Remove tube from the magnet and resuspend the washed magnetic beads in 100 μl of Washing Buffer.
Repeat steps 4-5 twice, for a total of 3 washes.

Immobilize thrombin

Resuspend washed Dynabeads™ magnetic beads in 100 μl of 2X B&W Buffer.
Discard supernatant.
Add 100 μl of Aptamer Binding Buffer containing 100 nM of biotinylated target protein. Optimal binding occurs when NaCl concentration is reduced from 2 M to 1 M.
Incubated for 20 min (or 15 min for DNA > 30 bp) at room temperature using gentle rotation.
Separate biotinylated protein coated beads with a magnet and discard the supernatant.
Wash the coated beads once with 100 μl of 2X B&W Buffer.

Flow aptamers

Discard supernatant.
Add 100 μL of 2 μM Cy5 labeled aptamer 1.
Incubate for 20 min at room temperature using gentle rotation.
Wash once with 100 μl of PBS.
Wash once with 100 μl B&W buffer.
Add 100 μl of 2 μM Cy3 labeled aptamer
Incubate for 20 min at room temperature using gentle rotation.
Wash once with 100 μl of PBS.
Wash once with 100 μl B&W buffer.
Resuspend beads.
Analyze fluorescence using plate-reader.

Centi, S., Tombelli, S., Minunni, M., & Mascini, M. (2007). Aptamer-based detection of plasma proteins by an electrochemical assay coupled to magnetic beads. Analytical chemistry, 79(4), 1466-1473.

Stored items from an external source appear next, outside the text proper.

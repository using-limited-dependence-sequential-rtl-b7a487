// xor_expander: q-input XOR expansion network from a domain of free-variable
// inputs to the scan-chain inputs, one XOR gate per chain.
//
// Used twice in the decompressor. As the sequential network its domain is
// the current tester slice plus the r stored tester slices (b*(r+1) inputs);
// as the bypass network its domain is the current tester slice alone.
//
// The connections are the result of the greedy synthesis procedure, run here
// as a constant function while the design is elaborated:
//   1. enumerate all C(DOMAIN, GATE_IN) input combinations, lexicographically;
//   2. for each chain in turn, take the unused combination whose inputs have
//      so far fed the fewest gates in total (sum of the per-input use counts),
//      mark it used and build the chain's gate from it;
//   3. once every combination is used, the remaining chains share the
//      existing gates: chain i takes the gate of chain (i mod combinations),
//      so fanouts differ by at most one.
// Ties in step 2 are broken in two steps. First preference goes to a
// combination whose shape is new, the shape being the combination moved in
// time so that its newest input lies in the current slice (inputs d and
// d + SLICE_W are the same channel one clock apart). Two gates of the same
// shape drive identical functions one or more clocks apart, which makes
// cells linearly dependent. After that the lexicographically first
// combination wins. The tie-break, and the sum as the measure of
// "collective" use, are this design's reading of the procedure.
//
// Static reconfiguration: configuration c relabels the domain with the
// permutation x -> (x * m_c) mod DOMAIN, m_c being the (c+1)-th integer
// coprime with DOMAIN (1, 5, 7, 11 for a 24-input domain). Configuration 0 is
// the plain synthesis result. How the alternative configurations differ is
// this design's own choice. `cfg` must be held for a whole test cube.
//
// Interface: purely combinational, chain_in[i] = XOR of GATE_IN domain bits.
module xor_expander
  import ldse_pkg::*;
#(
  parameter int unsigned DOMAIN  = TESTER_CHANNELS * (SLICE_REGS + 1),
  parameter int unsigned SLICE_W = TESTER_CHANNELS,   // domain bits per clock of age
  parameter int unsigned CHAINS  = SCAN_CHAINS,
  parameter int unsigned GATE_IN = GATE_INPUTS,
  parameter int unsigned CONFIGS = NUM_CONFIGS
) (
  input  logic [DOMAIN-1:0]                          domain,
  input  logic [(CONFIGS > 1 ? $clog2(CONFIGS) : 1)-1:0] cfg,
  output logic [CHAINS-1:0]                          chain_in
);

  localparam int unsigned IW    = (DOMAIN > 1) ? $clog2(DOMAIN) : 1;
  localparam int unsigned NCOMB = n_choose_k(DOMAIN, GATE_IN);

  typedef logic [GATE_IN-1:0][IW-1:0] comb_t;
  typedef comb_t [CHAINS-1:0]         conn_t;
  typedef conn_t [CONFIGS-1:0]        conn_all_t;

  localparam int unsigned CODES = DOMAIN ** GATE_IN;  // used-flag space

  // Greedy synthesis. Per chain, the search looks for an unused combination
  // of minimum cost, preferring a new shape, then lexicographic order. It
  // tries target costs from the smallest conceivable one upward and, within
  // one target, walks the combinations in lexicographic order, skipping
  // every subtree whose prefix cost already exceeds the target: first
  // accepting only new shapes, then any. The result is the same as scanning
  // all combinations, at a small fraction of the evaluation effort.
  function automatic conn_t synth_conn();
    conn_t            t;
    int unsigned      uses [DOMAIN];
    logic [CODES-1:0] used;
    logic [CODES-1:0] shape_used;
    int unsigned      scode, amin;
    comb_t            cur, best;
    int unsigned      umin, lb, target, pre, code, pick;
    logic [IW-1:0]    cnt;
    logic             found, walking, pruned, adv;
    int               prune_k;
    logic [DOMAIN-1:0] taken;
    t    = '0;
    used = 0;
    shape_used = 0;
    best = '0;
    cur  = '0;
    for (int d = 0; d < int'(DOMAIN); d++) uses[d] = 0;
    for (int n = 0; n < int'(CHAINS); n++) begin
      if (n < int'(NCOMB)) begin
        // Lower bound: sum of the GATE_IN smallest use counts.
        umin = 32'hFFFF_FFFF;
        for (int d = 0; d < int'(DOMAIN); d++) if (uses[d] < umin) umin = uses[d];
        taken = '0;
        lb    = 0;
        for (int k = 0; k < int'(GATE_IN); k++) begin
          pick = 32'hFFFF_FFFF;
          cnt  = '0;
          for (int d = 0; d < int'(DOMAIN); d++)
            if (!taken[d] && uses[d] < pick) begin
              pick = uses[d];
              cnt  = IW'(d);
            end
          taken[cnt] = 1'b1;
          lb = lb + pick;
        end
        found  = 1'b0;
        target = lb;
        for (int ph = 0; ph < 512; ph++) begin
          if (!found) begin
            for (int k = 0; k < int'(GATE_IN); k++) cur[k] = IW'(k);
            walking = 1'b1;
            for (int h = 0; h < 256; h++) begin
              if (walking && !found) begin
                for (int l = 0; l < 64; l++) begin
                  if (walking && !found) begin
                    // First position whose prefix cost rules the subtree out.
                    pre     = 0;
                    prune_k = -1;
                    for (int k = 0; k < int'(GATE_IN); k++) begin
                      pre = pre + uses[cur[k]];
                      if (prune_k < 0 &&
                          pre + (GATE_IN - 1 - k) * umin > target) prune_k = k;
                    end
                    pruned = (prune_k >= 0);
                    if (!pruned) begin
                      code = 0;
                      for (int k = int'(GATE_IN) - 1; k >= 0; k--)
                        code = code * DOMAIN + int'(cur[k]);
                      // Shape: the combination moved in time so that its
                      // newest input is in the current slice.
                      amin = DOMAIN;
                      for (int k = 0; k < int'(GATE_IN); k++)
                        if (int'(cur[k]) / SLICE_W < amin) amin = int'(cur[k]) / SLICE_W;
                      scode = 0;
                      for (int k = int'(GATE_IN) - 1; k >= 0; k--)
                        scode = scode * DOMAIN + (int'(cur[k]) - amin * SLICE_W);
                      if (!used[code] && (ph[0] || !shape_used[scode])) begin
                        found = 1'b1;
                        best  = cur;
                        used[code] = 1'b1;
                        shape_used[scode] = 1'b1;
                      end
                      prune_k = int'(GATE_IN) - 1;
                    end
                    // Advance to the next combination differing at a
                    // position <= prune_k.
                    if (!found) begin
                      adv = 1'b0;
                      for (int j = int'(GATE_IN) - 1; j >= 0; j--) begin
                        if (!adv && j <= prune_k &&
                            int'(cur[j]) < int'(DOMAIN) - int'(GATE_IN) + j) begin
                          cur[j] = cur[j] + 1'b1;
                          for (int i = j + 1; i < int'(GATE_IN); i++)
                            cur[i] = cur[i-1] + 1'b1;
                          adv = 1'b1;
                        end
                      end
                      if (!adv) walking = 1'b0;
                    end
                  end
                end
              end
            end
            // Even phases admit only new shapes, odd phases any shape;
            // then the target cost goes up.
            if (ph[0]) target = target + 1;
          end
        end
        for (int k = 0; k < int'(GATE_IN); k++) uses[best[k]] = uses[best[k]] + 1;
        t[n] = best;
      end else begin
        t[n] = t[n % int'(NCOMB)];
      end
    end
    return t;
  endfunction

  function automatic conn_all_t build_all();
    conn_all_t   a;
    conn_t       base;
    int unsigned m;
    base = synth_conn();
    for (int c = 0; c < int'(CONFIGS); c++) begin
      m = cfg_multiplier(c, DOMAIN);
      for (int n = 0; n < int'(CHAINS); n++)
        for (int k = 0; k < int'(GATE_IN); k++)
          a[c][n][k] = IW'((int'(base[n][k]) * m) % DOMAIN);
    end
    return a;
  endfunction

  localparam conn_all_t CONN = build_all();

  // Input mask of chain n's gate in configuration c.
  function automatic logic [DOMAIN-1:0] gate_mask(int c, int n);
    logic [DOMAIN-1:0] m;
    m = '0;
    for (int k = 0; k < int'(GATE_IN); k++) m[CONN[c][n][k]] = 1'b1;
    return m;
  endfunction

  logic [CONFIGS-1:0][CHAINS-1:0] cfg_out;

  for (genvar c = 0; c < int'(CONFIGS); c++) begin : g_cfg
    for (genvar n = 0; n < int'(CHAINS); n++) begin : g_chain
      localparam logic [DOMAIN-1:0] MASK = gate_mask(c, n);
      assign cfg_out[c][n] = ^(domain & MASK);
    end
  end

  always_comb begin
    chain_in = cfg_out[0];
    for (int c = 1; c < int'(CONFIGS); c++)
      if (int'(cfg) == c) chain_in = cfg_out[c];
  end

endmodule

Transformation into DH5α/M15 cells

Materials

DNA plasmid
Incubator
LB agar selective plates
DH5α competent cells

Notes

Do not mix by pipetting up and down or by vortex, cells are sensitive.
After taking out cells from -80°C fridge, thaw the cells and immediately do the transformation.

Procedure

Thaw the tube of competent cells and 1.5ml microcentrifuge tubes on ice (takes around 2-5 minutes).
Gently mix the competent cells.
Take 50 μl of cells for each transformation into a 1.5 ml tube (put back unused cells to -80°C fridge).
Add 5 μl of DNA to the tubes and mix gently.
Pre-warm incubator at 42°C.
Incubate tubes on ice for 30 minutes.
Heat shock cells for 20 seconds at 42°C.
Place tubes back on ice for 2 minutes.
Add 950μl of pre-warmed LB or SOC medium to each tube.
Incubate tubes at 37°C for 1 hour at 225 rpm.
Spread 20 to 200 μl from each transformation on pre-warmed LB agar selective plates (antibiotic resistance from plasmid).
Store the remaining transformation reaction in +4°C fridge for another plating if necessary (not longer than 24 hours).
Incubate plates overnight at 37°C.

Subcloning EfficiencyTM DH5αTM Competent Cells, Invitrogen, Cat. No. 18265-017, 2006 .

YTPG medium protocol

Materials

Autoclaved flasks
Tryptone
Yeast extract
Sodium chloride
Potassium phosphate dibasic
Potassium phosphate monobasic
Deionized water
Glucose

Procedure

Prepare in autoclaved flasks.
For 200 ml of 2X YTP medium, mix:
- 3.2 g of tryptone
- 2.0 g of yeast extract
- 1 g of sodium chloride
- 1.4 g of potassium phosphate dibasic
- 0.6 g of potassium phosphate monobasic
Adjust volume to 150 ml by adding deionized water.
For glucose solution, add 3.6 g of glucose and adjust volume to 50 ml by adding deionized water.
Autoclave the two solutions separately.
Sterilely add the glucose solution to 2X YTP solution after autoclaving.